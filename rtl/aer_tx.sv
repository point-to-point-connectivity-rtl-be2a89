// aer_tx: two-dimensional address-event transmitter with local (row-wise)
// readout, for an NY-row by NX-column array of sending neurons.
//
// How it works. Each neuron that spikes (lix) pulls its row request line low.
// One rc_ctrl per row relays the row request to a greedy NY-input arbiter tree;
// the granted row is selected and its index is driven onto the row encoder
// (Y). Every spiking neuron of the selected row then pulls its column request
// line low; one rc_ctrl per column arbitrates through an NX-input tree, the
// granted column is selected and encoded (X). The neuron at the selected row
// and column is reset. The row stays selected until all neurons that were
// spiking when it was selected are sent, so a burst of events from one row
// costs only column arbitration; only then is row arbitration redone. Neurons
// of the selected row are kept from starting new spikes (nrn_disable).
//
// Bus: bit-parallel X and Y with a four-phase bundled-data request (req, out)
// and acknowledge (ack, in). req rises one clock after both encoders hold a
// valid address and ack is low, and falls one clock after the column encoder
// releases (column deselected). The acknowledge is relayed unchanged to every
// controller as its encoder acknowledge.
//
// Parallel readout (PARALLEL_READOUT = 1, the faster third-generation scheme):
// the selected row is copied into a row-wide latch (row_latch) and its neurons
// are reset together; the row controller takes the latch's load acknowledge as
// its encoder acknowledge, so the next row is arbitrated and selected while the
// latch's bits are sent as a burst on the latched row address. The default
// is local readout, the scheme described in full.
//
// The row/column organisation, the controllers, the arbiter trees with the
// root's request fed back as its acknowledge, and the encoders follow the
// document. How the row and column encoder requests are merged into the one
// bus request (set on both, cleared by the column encoder alone) is this
// design's choice, as is the clocked, single-clock modelling of the
// asynchronous circuits.
module aer_tx
  import aer_pkg::*;
#(
  parameter int unsigned NX = NX_DEFAULT,
  parameter int unsigned NY = NY_DEFAULT,
  parameter int unsigned XB = addr_bits(NX),
  parameter int unsigned YB = addr_bits(NY),
  parameter bit PARALLEL_READOUT = 1'b0   // 1: copy the selected row into a row latch
) (
  input  logic                  clk,
  input  logic                  rst_n,
  // neuron side
  input  logic [NY-1:0][NX-1:0] lix,          // spike held by each neuron
  output logic [NY-1:0][NX-1:0] lox_n,        // reset to each neuron, active low
  output logic [NY-1:0][NX-1:0] nrn_disable,  // row selected: no new spike
  // address-event bus
  output logic                  req,
  input  logic                  ack,
  output logic [XB-1:0]         x,
  output logic [YB-1:0]         y
);
  logic [NY-1:0][NX-1:0] row_pull, col_pull;
  logic [NY-1:0] row_p_n, row_s, row_ro, row_ri, row_ao;
  logic [NX-1:0] col_p_n, col_s, col_ro, col_ri, col_ao;
  logic          row_root, col_root;
  logic          xreq, yreq;
  logic [NX-1:0] col_line;        // column request lines of the array
  logic [NX-1:0] nrn_cix;         // column-side reset enable seen by the neurons
  logic [NY-1:0] row_ai;          // encoder acknowledge seen by the row controllers
  logic [YB-1:0] y_arr;           // row encoder output
  logic          bus_yvalid;

  // neuron interfaces
  for (genvar r = 0; r < NY; r++) begin : g_row
    for (genvar c = 0; c < NX; c++) begin : g_col
      tx_neuron_if u_nif (
        .lix(lix[r][c]), .lox_n(lox_n[r][c]), .nrn_disable(nrn_disable[r][c]),
        .s(row_s[r]), .cix(nrn_cix[c]),
        .row_pull(row_pull[r][c]), .col_pull(col_pull[r][c])
      );
    end
  end

  // row- and column-wide wired-NOR request lines
  for (genvar r = 0; r < NY; r++) begin : g_rline
    assign row_p_n[r] = !(|row_pull[r]);
  end
  for (genvar c = 0; c < NX; c++) begin : g_cline
    logic [NY-1:0] pulls;
    for (genvar r = 0; r < NY; r++) begin : g_bit
      assign pulls[r] = col_pull[r][c];
    end
    assign col_line[c] = |pulls;
  end

  if (PARALLEL_READOUT) begin : g_par
    // the row latch's bit-cells, not the array, request the column controllers
    logic [NX-1:0] q;
    logic          ld_ack, rst_row;
    row_latch #(.NX(NX), .YB(YB)) u_latch (
      .clk(clk), .rst_n(rst_n), .pulls(col_line), .y_in(y_arr), .yreq(yreq),
      .col_s(col_s), .bus_busy(req || ack), .ld_ack(ld_ack), .rst_row(rst_row),
      .q(q), .y_q(y)
    );
    assign col_p_n    = ~q;
    assign nrn_cix    = {NX{rst_row}};   // the whole selected row is reset at once
    assign row_ai     = {NY{ld_ack}};
    assign bus_yvalid = 1'b1;            // y is the latched row address
  end else begin : g_loc
    assign col_p_n    = ~col_line;
    assign nrn_cix    = col_s;
    assign row_ai     = {NY{ack}};
    assign y          = y_arr;
    assign bus_yvalid = yreq;
  end

  // row and column controllers
  for (genvar r = 0; r < NY; r++) begin : g_rctl
    rc_ctrl u_ctl (
      .clk(clk), .rst_n(rst_n), .p_n(row_p_n[r]), .s(row_s[r]),
      .ro(row_ro[r]), .ri(row_ri[r]), .ao(row_ao[r]), .ai(row_ai[r])
    );
  end
  for (genvar c = 0; c < NX; c++) begin : g_cctl
    rc_ctrl u_ctl (
      .clk(clk), .rst_n(rst_n), .p_n(col_p_n[c]), .s(col_s[c]),
      .ro(col_ro[c]), .ri(col_ri[c]), .ao(col_ao[c]), .ai(ack)
    );
  end

  // arbiter trees; the root's request is its own acknowledge
  arb_tree #(.N(NY)) u_row_arb (
    .clk(clk), .rst_n(rst_n), .li(row_ro), .lo(row_ri), .ro(row_root), .ri(row_root)
  );
  arb_tree #(.N(NX)) u_col_arb (
    .clk(clk), .rst_n(rst_n), .li(col_ro), .lo(col_ri), .ro(col_root), .ri(col_root)
  );

  // address encoders
  aer_encoder #(.M(NY), .B(YB)) u_yenc (.a(row_ao), .b(y_arr), .req(yreq));
  aer_encoder #(.M(NX), .B(XB)) u_xenc (.a(col_ao), .b(x), .req(xreq));

  // bus request
  always_ff @(posedge clk or negedge rst_n) begin
    if (!rst_n)                           req <= 1'b0;
    else if (!req && xreq && bus_yvalid && !ack) req <= 1'b1;
    else if (req && !xreq)                req <= 1'b0;
  end

  a_one_row: assert property (@(posedge clk) disable iff (!rst_n) $onehot0(row_s))
    else $error("aer_tx: more than one row selected");
  a_one_col: assert property (@(posedge clk) disable iff (!rst_n) $onehot0(col_s))
    else $error("aer_tx: more than one column selected");
  a_stable: assert property (@(posedge clk) disable iff (!rst_n) (req && !ack) |-> (xreq && bus_yvalid))
    else $error("aer_tx: address withdrawn before acknowledge");
endmodule
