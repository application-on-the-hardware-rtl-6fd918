// lpf_down: line-based X-Y separable Gaussian low-pass with 2x2
// down-sampling (one "x-y LPF down-sampling" stage of the pyramid).
//
// The horizontal polyphase filter halves the line first, so the vertical
// filter's eight line delays are only half a line long; the vertical filter
// then keeps every other line. Output pixel (q, m) is
//   sum_{j,k} h[j] h[k] x[2q+1-j][2m+1-k]
// with one rounding to 8 bits after each direction, samples outside the
// frame to the top and left taken as zero. The result leaves as soon as
// x[2q+1][2m+1] has been accepted (plus two register stages), so no flush
// is needed at the right or bottom edge.
//
// Interface: valid/ready stream in, W_IN x H_IN per frame; valid/ready
// stream out, W_IN/2 x ceil(H_IN/2) per frame. Full rate in (one pixel per cycle).
module lpf_down
  import msr_pkg::*;
#(
  parameter int unsigned W_IN = 1920,
  parameter int unsigned H_IN = 1080,
  parameter kernel_t     COEF = GAUSS9
) (
  input  logic clk,
  input  logic rst_n,
  input  logic in_valid,
  output logic in_ready,
  input  pix_t in_data,
  output logic out_valid,
  input  logic out_ready,
  output pix_t out_data
);
  logic x_valid, x_ready;
  pix_t x_data;

  fir_x_down #(.W_IN(W_IN), .COEF(COEF)) u_x (
    .clk, .rst_n,
    .in_valid, .in_ready, .in_data,
    .out_valid (x_valid), .out_ready (x_ready), .out_data (x_data)
  );

  fir_y_down #(.W_IN(W_IN / 2), .H_IN(H_IN), .COEF(COEF)) u_y (
    .clk, .rst_n,
    .in_valid (x_valid), .in_ready (x_ready), .in_data (x_data),
    .out_valid, .out_ready, .out_data
  );
endmodule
———
Problem details - Only the lines from the one containing "(x_ready), .out_data (x_data)" through the final line above should be duplicated, exactly as they stand.

Exercise response -
    .out_valid (x_valid), .out_ready (x_ready), .out_data (x_data)
  );

  fir_y_down #(.W_IN(W_IN / 2), .H_IN(H_IN), .COEF(COEF)) u_y (
    .clk, .rst_n,
    .in_valid (x_valid), .in_ready (x_ready), .in_data (x_data),
    .out_valid, .out_ready, .out_data
  );
endmodule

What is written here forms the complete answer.